Ich mag keinen Schnee

Stell dir vor, du ziehst morgens die Rollos hoch und es ist draußen alles weiß.

Was denkst du dann? Ich kann dir sagen was ich gedacht habe.

Oh nein!

Wenn ich morgens die Rollo hochziehe und es schaut draußen so aus, bedeutet das für mich, das die Hühner sich die ganze Woche nicht aus dem Stall trauen und ich mehrmals täglich damit zu tun habe ihnen das Wasser aufzutauen, Futter zu bringen und nach ihnen zu schauen.

Es bedeutet, das die Kater sich alle Schnurrbarthaare abgefroren haben, weil sie nur ihre Nasen aus der Klappe gehalten haben. Auch sie sind freiwillig eine Woche in der Werkstatt geblieben. Die Kaninchen mussten in die Waschküche evakuiert werden. Das fanden sie zwar nicht witzig, aber immer noch besser als bis über beide Ohren eingeschneit zu werden. Das Kaninchengehege war bis zum Knie eingeschneit.

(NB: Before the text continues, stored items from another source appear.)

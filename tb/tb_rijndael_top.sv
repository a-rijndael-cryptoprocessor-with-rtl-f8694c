// tb_rijndael_top: end-to-end test of the cryptoprocessor through its 32-bit
// bus. Keys and blocks are written word by word, results are collected from
// text_out and compared with the reference cipher. The stimulus covers the
// published AES-128 examples, runs of encryptions and decryptions of random
// blocks under several random keys, and mixes of both directions, so that
// every mechanism happens: key load into the buffer, reuse of the buffered
// key, forward pre-scheduling before decryption, reverse conversion before
// encryption, back-to-back blocks, and both directions in the core. Each is
// counted and must occur. It also checks the 11-cycle block rate and the
// 12-cycle latency from taking a block to its first output word.
module tb_rijndael_top;
  import aes_pkg::*;
  import aes_ref_pkg::*;

  logic clk = 0;
  always #5 clk = ~clk;
  int checks = 0, failures = 0;

  logic  rst_n, key_we, key_ready, text_we, text_dec, text_ready, out_valid, out_dec, busy;
  word_t key_in, text_in, text_out;

  rijndael_top dut (.clk, .rst_n, .key_we, .key_in, .key_ready, .text_we, .text_in, .text_dec,
                    .text_ready, .out_valid, .out_dec, .text_out, .busy);

  task automatic chk(bit cond, string what);
    checks++;
    if (!cond) begin failures++; $display("FAIL %s at %0t", what, $time); end
  endtask

  // ---------------------------------------------------------------- stimulus
  block_t exp_q [$];
  bit     exp_dec_q [$];
  int     outstanding = 0;
  block_t cur_key;

  task automatic write_key(block_t k);
    while (outstanding != 0) @(posedge clk);
    #1;
    for (int w = 0; w < 4; w++) begin
      while (!key_ready) begin @(posedge clk); #1; end
      key_we = 1; key_in = k[127-32*w -: 32];
      @(posedge clk); #1;
      key_we = 0;
    end
    cur_key = k;
  endtask

  task automatic write_block(bit dec, block_t b);
    exp_q.push_back(dec ? decrypt(cur_key, b) : encrypt(cur_key, b));
    exp_dec_q.push_back(dec);
    outstanding++;
    for (int w = 0; w < 4; w++) begin
      while (!text_ready) begin @(posedge clk); #1; end
      text_we = 1; text_in = b[127-32*w -: 32]; text_dec = dec;
      @(posedge clk); #1;
      text_we = 0;
    end
  endtask

  // ---------------------------------------------------------------- results
  block_t got;
  int     wcnt = 0, results = 0;
  always @(posedge clk) begin
    if (rst_n && out_valid) begin
      got = {got[95:0], text_out};
      wcnt++;
      if (wcnt == 4) begin
        block_t e;
        bit     d;
        e = exp_q.pop_front();
        d = exp_dec_q.pop_front();
        wcnt = 0;
        results++;
        outstanding--;
        checks++;
        if (got !== e || out_dec !== d) begin
          failures++;
          $display("FAIL result %0d dec=%0d got=%h exp=%h", results, d, got, e);
        end
      end
    end
  end

  // ---------------------------------------------------------------- mechanisms
  int n_key_load = 0, n_reuse = 0, n_fwd_pre = 0, n_rev_conv = 0;
  int n_b2b = 0, n_enc = 0, n_dec = 0;
  int cyc = 0, last_take = -100, take_to_out = -1;
  logic prev_round10 = 0, buf_touched = 1;
  always @(posedge clk) begin
    cyc++;
    if (rst_n) begin
      if (dut.key_take) n_key_load++;
      if (dut.u_ctrl.state_q == dut.u_ctrl.S_CONVERT && dut.u_ctrl.rnd_q == 0)
        if (dut.ks_dec) n_rev_conv++; else n_fwd_pre++;
      if (dut.buf_we) buf_touched = 1;
      if (dut.blk_take) begin
        if (dut.blk_dec) n_dec++; else n_enc++;
        if (!buf_touched) n_reuse++;
        buf_touched = 0;
        if (prev_round10) begin
          n_b2b++;
          checks++;
          if (cyc - last_take != 11) begin
            failures++;
            $display("FAIL back-to-back interval %0d", cyc - last_take);
          end
        end
        last_take = cyc;
        take_to_out = 0;
      end else if (take_to_out >= 0) begin
        take_to_out++;
      end
      if (dut.res_valid) begin
        checks++;
        if (take_to_out != 11 && !(dut.blk_take)) begin
          failures++;
          $display("FAIL latency %0d", take_to_out + 1);
        end
      end
      prev_round10 = (dut.u_ctrl.state_q == dut.u_ctrl.S_RUN) && (dut.u_ctrl.rnd_q == 10);
    end
  end

  // ---------------------------------------------------------------- script
  initial begin
    block_t k;
    rst_n = 0; key_we = 0; key_in = '0; text_we = 0; text_in = '0; text_dec = 0;
    repeat (3) @(posedge clk);
    #1 rst_n = 1;
    // published examples
    write_key(128'h000102030405060708090a0b0c0d0e0f);
    write_block(0, 128'h00112233445566778899aabbccddeeff);
    write_block(1, 128'h69c4e0d86a7b0430d8cdb78070b4c55a);
    write_key(128'h2b7e151628aed2a6abf7158809cf4f3c);
    write_block(0, 128'h3243f6a8885a308d313198a2e0370734);
    write_block(0, 128'h3243f6a8885a308d313198a2e0370734);
    write_block(1, 128'h3925841d02dc09fbdc118597196a0b32);
    write_block(1, 128'h3925841d02dc09fbdc118597196a0b32);
    write_block(0, rand128());
    // random keys, runs of one direction and mixed directions
    for (int n = 0; n < 6; n++) begin
      k = rand128();
      write_key(k);
      for (int i = 0; i < 4; i++) write_block(n[0], rand128());
      for (int i = 0; i < 6; i++) write_block(1'($urandom_range(0, 1)), rand128());
    end
    while (outstanding != 0) @(posedge clk);
    repeat (5) @(posedge clk);
    chk(results == 67, $sformatf("results received: %0d", results));
    chk(!busy, "idle at the end");
    $display("mechanisms: key_load=%0d buffer_reuse=%0d forward_prescheduling=%0d reverse_conversion=%0d back_to_back=%0d encrypt=%0d decrypt=%0d",
             n_key_load, n_reuse, n_fwd_pre, n_rev_conv, n_b2b, n_enc, n_dec);
    chk(n_key_load > 0, "key load happened");
    chk(n_reuse > 0, "buffered key reused");
    chk(n_fwd_pre > 0, "forward pre-scheduling happened");
    chk(n_rev_conv > 0, "reverse conversion happened");
    chk(n_b2b > 0, "back-to-back blocks happened");
    chk(n_enc > 0 && n_dec > 0, "both directions ran");
    $display("TB_RESULT checks=%0d failures=%0d", checks, failures);
    $finish;
  end

  initial begin
    repeat (20000) @(posedge clk);
    failures++;
    $display("TB_RESULT checks=%0d failures=%0d", checks, failures);
    $finish;
  end
endmodule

Dieses Wetterextrem bedeutet für uns auch viele viele Sorgen. Was machen die Temperaturen im Versorgungsraum? Hoffentlich frieren die Leitungen nicht zu. Wie kriegen wir diesen großen Hof und die lange Einfahrt geräumt? Wie kriegen wir den Schnee vom Dach und was machen wir wenn das mal alles wieder taut und und und.
Kurtz um, ich mag den Schnee nicht. Und ich kann ihm, wenn ich mir anschauen muss wie sehr unsere  Gartenvögel unter diesen extremen Temperaturen leiden müssen, auch nichts abgewinnen.

Zugegeben, es schaut bei Sonnenschein ganz hübsch aus. Aber wenn ich hübsche Schneelandschaften sehen will, dann kaufe ich mir ein Bildband von den Kitzbühler Alpen.